For his part, Dr. Hassan Mneimneh, lecturer at the Middle East Institute in Washington, believes that the Gulf is the biggest winner, not in terms of gains, but he considers that it would have paid a heavy price if the war had continued.

It is true that the Gulf lost a lot in the war, Mneimneh tells BBC Arabic, but failure to reach the memorandum of understanding between the United States and Iran and end the war would have caused a devastating loss from which the Gulf might not have recovered.

Mneimneh says that the issues of ballistic missiles, Iran-backed factions, the nuclear program, and the Strait of Hormuz are matters the Gulf needs to address, but if the war had continued, Gulf countries would have faced 'existential destruction,' as he puts it.

Gulf countries have worked in recent years on plans to diversify their economies and invest heavily in tourism, services, technology, and others.

Did Gulf countries pay the price of war? And are they paying the price of peace?

The memorandum of understanding between the United States and Iran also stipulates the establishment of a $300 billion reconstruction fund for Iran, with expectations that Gulf countries will have the largest share in financing it.

Iran has previously demanded compensation from some Gulf and regional countries that participated or assisted in carrying out attacks against it, for the damages it suffered.

However, Gulf countries such as Qatar and the UAE have in turn demanded that Iran pay compensation for all damages and losses resulting from its attacks, which raises an equation that the Gulf is paying the 'bill of war, and even peace.'

To date, there are no official statistics or figures indicating the scale of damages to Gulf countries.

Image caption, Iran has repeatedly demanded compensation for the damages it suffered.

Hassan Mneimneh starts from a jurisprudential principle to say that achieving benefit is either by bringing benefits, which he believes is not available to Gulf countries today, or by warding off harms, which is what they are pursuing, including the $300 billion fund.

Mneimneh explains that Gulf participation, if it occurs, will not be a donation to Iran, but in the form of investments.

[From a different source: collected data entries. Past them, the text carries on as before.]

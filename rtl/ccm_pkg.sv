// ccm_pkg: constants and types shared by the coincidence-counting module.
//
// The module has four detector inputs (A, B, C, D) and eight coincidence
// channels, each counted by a 16-bit register in the FPGA, which runs from a
// 50 MHz master oscillator. These numbers are the published design's. The
// FPGA can alternatively be built with six 20-bit channels (set NUM_CH = 6 and
// CNT_W = 20 on ccm_top / ccm_fpga).
//
// The counting interval is given in master-clock cycles, 50e6 / R for an
// acquisition rate R between 1 Hz and 50 kHz, so 26 bits hold it.
`timescale 1ns / 1ps
package ccm_pkg;
  localparam int unsigned NUM_IN     = 4;          // detector inputs A..D
  localparam int unsigned NUM_CH     = 8;          // coincidence channels
  localparam int unsigned CNT_W      = 16;         // counting register width
  localparam int unsigned CLK_HZ     = 50_000_000; // master oscillator
  localparam int unsigned PERIOD_W   = 26;         // interval length, cycles
  localparam int unsigned MIN_PERIOD = CLK_HZ / 50_000;  // R = 50 kHz -> 1000
  localparam int unsigned MAX_PERIOD = CLK_HZ;            // R = 1 Hz

  // Pulse-shaper setting, from toggle switches A (msb) and B (lsb).
  typedef enum logic [1:0] {
    SHAPE_SHORT  = 2'b00,  // narrowest pulses
    SHAPE_MEDIUM = 2'b01,
    SHAPE_LONG   = 2'b10,
    SHAPE_BYPASS = 2'b11   // shortening bypassed
  } shape_sel_e;

  // TTL clock output rate, in decades below 10 MHz.
  typedef enum logic [2:0] {
    CLKOUT_10MHZ  = 3'd0,
    CLKOUT_1MHZ   = 3'd1,
    CLKOUT_100KHZ = 3'd2,
    CLKOUT_10KHZ  = 3'd3,
    CLKOUT_1KHZ   = 3'd4,
    CLKOUT_100HZ  = 3'd5,
    CLKOUT_10HZ   = 3'd6,
    CLKOUT_1HZ    = 3'd7
  } clkout_sel_e;
endpackage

He sees this as beneficial for containing an 'Iranian domination project' by creating mutual economic relations, which would make Iran think twice before attacking Gulf countries.

As for Krieg, he believes that the reconstruction fund poses a political problem because it may give the impression that Gulf countries took the hits and were later asked to pay the bill. However, the reality is more complex than that.

Gulf countries, in Krieg's view, will not give Iran a 'blank check.' He suggests that any reconstruction package will be indirect, conditional, and organized on a commercial basis. The opportunity, he adds, lies in the fact that mutual economic interdependence could give Gulf countries new leverage over Iran's behavior.

Strait of Hormuz: a pressure card in Iran's hands

When discussing items that some fear could enhance Tehran's regional influence, the Strait of Hormuz stands out as a key pressure card used by Iran at the negotiating table. This is a source of concern for Gulf countries that rely on the strait for oil and gas exports, albeit to varying degrees.

Saudi Arabia has pipelines and outlets on the Red Sea, giving it greater ability to partially bypass the risks of the Strait of Hormuz. The UAE has some alternatives via Fujairah, while Qatar and Kuwait remain more sensitive due to limited export alternatives.

Image caption, Iran is pushing to impose transit fees in the Strait of Hormuz.

Andreas Krieg considers that the Strait of Hormuz remains the most sensitive and confusing aspect of any such agreement.